Requirement => Copy out each line of the listing below in which the string "while" occurs.

Provided entries =>
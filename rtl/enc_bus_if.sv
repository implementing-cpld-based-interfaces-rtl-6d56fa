// enc_bus_if - microcontroller access to the 16-bit encoder count.
//
// The 80C52 data bus is 8 bits wide, so the count is read as two bytes:
// enc_low (0x7FF4) returns count[7:0], enc_high (0x7FF5) returns count[15:8].
// If the counter carried between the two reads, the two bytes would belong
// to different counts. To prevent that, reading enc_low also loads the
// upper byte into enc_latch, and enc_high returns enc_latch rather than the
// live counter. The microcontroller must therefore read enc_low first.
//
// The latch is loaded on every clock while the enc_low read strobe is
// active, as in the original circuit, so it holds the upper byte from the
// last clock of that read. Writing any value to enc_low clears the counter;
// the clear mechanism and both addresses are this design's choice, since
// the original only says the count can be read and reset.
//
// Interface: req is the decoded bus access (cpld_pkg::bus_req_t). rdata
// and rd_oe stand for the original tri-state driver: rd_oe is high while
// this block owns the data bus. clr is a level, high for the clocks the
// enc_low write strobe is active.
module enc_bus_if
  import cpld_pkg::*;
(
  input  logic        clk,
  input  logic        rst_n,
  input  bus_req_t    req,
  input  logic [15:0] count,
  output logic        clr,
  output logic [7:0]  rdata,
  output logic        rd_oe
);

  logic [7:0] enc_latch;
  logic       rd_low, rd_high;

  assign rd_low  = hit_rd(req, REG_ENC_LOW);
  assign rd_high = hit_rd(req, REG_ENC_HIGH);
  assign clr     = hit_wr(req, REG_ENC_LOW);

  always_ff @(posedge clk or negedge rst_n) begin
    if (!rst_n)      enc_latch <= '0;
    else if (rd_low) enc_latch <= count[15:8];
  end

  assign rd_oe = rd_low | rd_high;
  assign rdata = rd_low ? count[7:0] : rd_high ? enc_latch : '0;

endmodule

Exercise answer =>
// The latch is loaded on every clock while the enc_low read strobe is
// and rd_oe stand for the original tri-state driver: rd_oe is high while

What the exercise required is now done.